── MATERIAL FOR THIS TASK ──

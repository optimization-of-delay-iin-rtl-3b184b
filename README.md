# Pipelined MAC with a carry-save accumulator and a Wallace tree

A multiply-accumulate (MAC) unit normally multiplies, adds the product to the
accumulator with a carry-propagate adder, and repeats. That costs two long
carry chains per cycle: one at the end of the multiplier and one in the
accumulator. This unit spends no full-width carry chain inside the
accumulation loop. The running sum is kept in carry-save form. Each cycle it
is fed back into the partial product matrix of the next multiplication, so a
single Wallace tree does the multiplication and the accumulation together.
Only a short adder on the least significant columns propagates carries every
cycle. The upper columns are resolved by one parallel prefix adder in a
second pipeline stage, and that adder runs only while a result is wanted.

The design follows P. Samreen Aalia and K. Yogitha Bali, "Optimization of
Delay in Pipeline MAC Unit Using Wallace Tree Multiplier" (IJRASET, vol. 10,
no. XI, 2022). That paper builds on an earlier pipelined MAC that used a
Dadda tree and ripple-carry adders. It replaces them with a Wallace tree
and parallel prefix adders. Where that paper leaves something open, the
choice made here is listed under "Departures and open points".

Default configuration: 16-bit operands (`N = 16`), unsigned or two's
complement, a 39-bit result (`2N + ALPHA - 1`, with `ALPHA = 8`) and one
operand pair accepted every clock.

## Datapath

```
 x, y, tc ──► REG_X, REG_Y, tc_q                          (edge 1)
                  │
          partial product generation (pp_gen)
                  │  N x N bits
                  ▼
   ┌──► Wallace reduction + L-bit prefix adder (pp_reduction) ──┐
   │              │ reg1_d (2N-1)  reg2_d (K)  reg3_d (1)        │ car (NOV bits)
   │              ▼                                             ▼
   └───────── REG1, REG2, REG3                       alpha-bit adder → REG4  (edge 2)
                  │                                             │
                  └──────── AND with en ──────┬──── AND with en ┘
                                              ▼
                           (K+ALPHA)-bit prefix adder
                                              ▼
                                         REG_Result              (edge 3)
```

The pipeline has no stall, handshake or valid signal. Every clock accumulates
the product of the pair held in REG_X/REG_Y. Drive zeros on `x` or `y` to add
nothing. A pair applied before rising edge *t* is part of `result` after
edge *t + 2*. `result` always shows the sum of every pair applied up to two
edges earlier, or 0 while `en` is low.

## The accumulator in carry-save form

This is the part of the design that needs the most care. Let
`L = 2N - 1 - K`. Column *c* of the partial product matrix has weight 2^c.
The accumulator state is spread over four registers:

| register | bits | columns | content |
|---|---|---|---|
| REG1 | 2N-1 | 0 .. 2N-2 | bits 0..L-1: fully added low part of the sum. Bits L..2N-2: first carry-save row of the upper part |
| REG2 | K | L .. 2N-2 | second carry-save row of the upper part |
| REG3 | 1 | L | carry out of the low-part adder, not yet added in |
| REG4 | ALPHA | 2N-1 .. 2N+ALPHA-2 | count of the carries that left column 2N-2 |

The accumulated sum, modulo 2^(2N+ALPHA-1), is

```
S = REG1 + (REG2 + REG3) * 2^L + REG4 * 2^(2N-1)
```

Every cycle the matrix that is reduced holds:
- the N x N partial products;
- REG1 in every column 0..2N-2;
- REG2 in columns L..2N-2;
- REG3 in column L;
- in signed mode, one constant bit in column N.

The reduction ends with two rows in columns 0..2N-2. A prefix adder of L
bits adds the two rows in the lowest L columns. Its sum becomes the low part
of the next REG1 and its carry-out becomes the next REG3. The two upper rows
go to REG1's upper bits and to REG2 unchanged. So per cycle the only carry
chain is L bits long (14 bits at the defaults), not 2N + ALPHA - 1.

The state fed back is bounded. REG1 + (REG2 + REG3)·2^L is below 2^(2N).
The product is below 2^(2N) too. So the matrix never holds more than
2^(2N+1), and what leaves column 2N-2 is a handful of carries of weight
2^(2N-1). These carries are not added in the tree. They come out as
separate wires (`car`, `NOV` of them).

## Wallace reduction

`pp_reduction` builds the tree in column form. In every stage, each column
puts every group of three bits into a full adder and a leftover pair into a
half adder, and passes a single bit through. Sums stay in the column and
carries move to the next column. Stages repeat until columns 0..2N-2 hold at
most two bits. Column 2N-1 is never compressed: it only collects the carries
that leave column 2N-2.

The column heights, the number of stages and `NOV` depend on `N` and `K`.
They are computed while the design elaborates, by constant functions in
`mac_pkg` (`wt_heights`, `wt_stages`, `wt_ovf`). The generate loops in
`pp_reduction` then place one `fa` or `ha` cell per group. At the defaults
the tree has 6 stages, the tallest column holds 18 bits and `NOV = 6`.

## Overflow counter (REG4)

`alpha_adder` counts the ones on `car` and adds the count to REG4 through a
ripple chain: a half adder in bit 0, full adders above and an XOR in the top
bit. The carry out of the top bit is dropped, so the whole accumulator wraps
modulo 2^(2N+ALPHA-1). With `ALPHA = 8` the unit holds the sum of at least
128 products of two full-scale 16-bit operands before it wraps
((2^16-1)^2 · 128 < 2^39). There is no saturation and no overflow flag.

## Final addition and enable gating

`result` bits 0..L-1 are REG1's low bits as they are. Bits L and up come from
a (K+ALPHA)-bit prefix adder with these inputs:
- operand A: {REG4, REG1[2N-2:L]};
- operand B: REG2, zero-extended;
- carry-in: REG3.

Every operand of this adder first goes through an AND gate with `en`. While
`en` is low the adder sees constant zeros and does not toggle, and REG_Result
loads 0. Raise `en` for at least one cycle to read the sum. The accumulation
itself goes on whatever `en` does.

## Signed operands

One datapath serves both formats. The `tc` input goes with each operand pair
and is registered next to it, so the mode can change from pair to pair. In
signed mode `pp_gen` produces the Baugh-Wooley matrix: the 2(N-1) partial
products with exactly one sign bit among their factors are inverted. The
correction term +2^N - 2^(2N-1) is split in two:
- the tree adds +2^N as a bit in column N;
- the overflow counter adds −2^(2N−1) as "subtract one from REG4".

In signed mode `result` is a two's complement number of 2N+ALPHA-1 bits.

## Parallel prefix adder

`prefix_adder` is a Sklansky (divide-and-conquer) prefix adder of any width
`W`. It works in three steps:
1. Pre-computation: p = a ^ b and g = a & b.
2. Carry generation: ceil(log2(W+1)) levels of cells. At level *l*, every
   position with bit *l* set merges with the last position of the block
   below it. The other positions only buffer.
   - `black_cell` produces group generate and propagate.
   - `gray_cell` produces only the generate. It is used where the lower
     group already reaches the carry-in.
3. Final step: s_i = p_i ^ c_(i-1).

The carry-in is added as an extra position 0 with g = cin and p = 0. The MAC
uses the adder twice: for L bits (14) in the reduction stage and for K+ALPHA
bits (25) in the final stage.

## Parameters

| parameter | default | meaning |
|---|---|---|
| `N` | 16 | operand width |
| `K` | 17 | upper columns kept in carry-save form (REG2 width); `L = 2N-1-K` must be at least 1 |
| `ALPHA` | 8 | width of REG4, the overflow counter |

The defaults live in `mac_pkg` (`MAC_N`, `MAC_K`, `MAC_ALPHA`). `K` sets the
trade-off between the two stages. A larger `K` shortens the per-cycle LSB
adder and lengthens the final adder. The tree functions support `N` up to
64.

## Interface of `mac_pipelined`

| port | dir | width | meaning |
|---|---|---|---|
| `clk` | in | 1 | clock, rising edge |
| `rst_n` | in | 1 | asynchronous, active low; clears every register and so the sum |
| `en` | in | 1 | show the sum in `result` (otherwise `result` is 0) |
| `tc` | in | 1 | 1: `x`, `y` are two's complement; 0: unsigned |
| `x`, `y` | in | N | operands |
| `result` | out | 2N+ALPHA-1 | accumulated sum, registered |

A new accumulation starts with a reset. The unit has no separate clear input.

## Files

- `rtl/mac_pkg.sv`: default sizes; functions that lay out the Wallace tree.
- `rtl/mac_pipelined.sv`: top level, registers, gating, final adder.
- `rtl/pp_gen.sv`: partial products, unsigned and Baugh-Wooley.
- `rtl/pp_reduction.sv`: Wallace tree with accumulator feedback, LSB adder.
- `rtl/alpha_adder.sv`: carry counter and REG4.
- `rtl/prefix_adder.sv`, `rtl/black_cell.sv`, `rtl/gray_cell.sv`: Sklansky adder.
- `rtl/fa.sv`, `rtl/ha.sv`: full and half adder cells.
- `tb/tb_*.sv`: one self-checking testbench per block, plus `tb_mac_pipelined`
  for the whole unit.

## Simulation

Every testbench prints `TB_RESULT checks=<n> failures=<n>` and stops itself.
Each also has a watchdog that counts a failure if the run hangs. With
Verilator 5, from the directory that holds `rtl/` and `tb/`:

```
verilator --binary --timing --assert -Irtl -Itb rtl/mac_pkg.sv \
          tb/tb_mac_pipelined.sv --top tb_mac_pipelined -Mdir obj_mac
./obj_mac/Vtb_mac_pipelined
```

Swap in `tb_pp_reduction`, `tb_pp_gen`, `tb_alpha_adder` or
`tb_prefix_adder` to test one block. All of them run in well under a second.

What the tests cover:
- `tb_prefix_adder`: all 8-bit operand pairs with both carry-in values, and
  random 14-bit and 25-bit additions.
- `tb_pp_gen`: the weighted matrix sum plus the correction equals the
  product, in both modes.
- `tb_pp_reduction`: the value that leaves the network equals the value that
  enters it, for random matrices and random accumulator rows, at N = 16
  and at N = 8, and the
  overflow carries are used.
- `tb_alpha_adder`: REG4 against a reference counter, including wrap-around
  in both directions and an asynchronous reset.
- `tb_mac_pipelined`, run at the default sizes, compares `result` after
  every clock edge with an integer reference model. It also checks:
  - the three-edge latency;
  - the two-pair example 62760·1280 + 690·655 = 80784750;
  - random signed and unsigned pairs with `en` toggling;
  - long runs that wrap the sum up and down;
  - a reset during operation.

  It also counts that en gating, overflow carries, LSB-adder carries,
  wrap-around, both modes and reset each occur.

Only simulation and lint have been run. No timing, area or power figures
were produced for this RTL.

## Departures and open points

- **Value of K.** The source gives no number for K. K = 17 matches the
  17-bit and 31-bit internal signals of the published 16-bit simulation.
  It is a parameter.
- **Number of overflow carries.** The earlier Dadda-tree design sends exactly
  two carries to the alpha-bit adder. The Wallace tree used here sends six
  at the defaults, so the alpha-bit adder counts any number of carries.
- **Carry pair gating.** The source adds the two top-column carries with an
  OR gate and an AND gate. That adds 3 when both carries are 1. The carries
  are counted exactly here instead.
- **Final adder width.** It is named both a (k+α)-bit and a (k+α−1)-bit
  adder in the source. With the register split above it must produce K+ALPHA
  bits to fill the 2N+ALPHA-1-bit result, so it is K+ALPHA bits wide.
- **Choices of this design where the source is silent:**
  - the LSB adder is also a Sklansky prefix adder;
  - reset is asynchronous and active low;
  - REG_Result shows 0 while `en` is low;
  - the mode input `tc` travels with each pair;
  - the result wraps around.
- **Not built.** The 16-bit top-level symbol of the source also shows two
  further 16-bit inputs (c, d) whose function is never described. They are
  not built.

───

TASK ITEM:
In the reply, include exactly the lines from the beginning of the entries above through the line holding "carry chains per", and nothing besides.

OUTPUT OF THE TASK:
repository optimization-of-delay-iin-rtl-3b184b
filename README.md
# Pipelined MAC with a carry-save accumulator and a Wallace tree

A multiply-accumulate (MAC) unit normally multiplies, adds the product to the
accumulator with a carry-propagate adder, and repeats. That costs two long
carry chains per cycle: one at the end of the multiplier and one in the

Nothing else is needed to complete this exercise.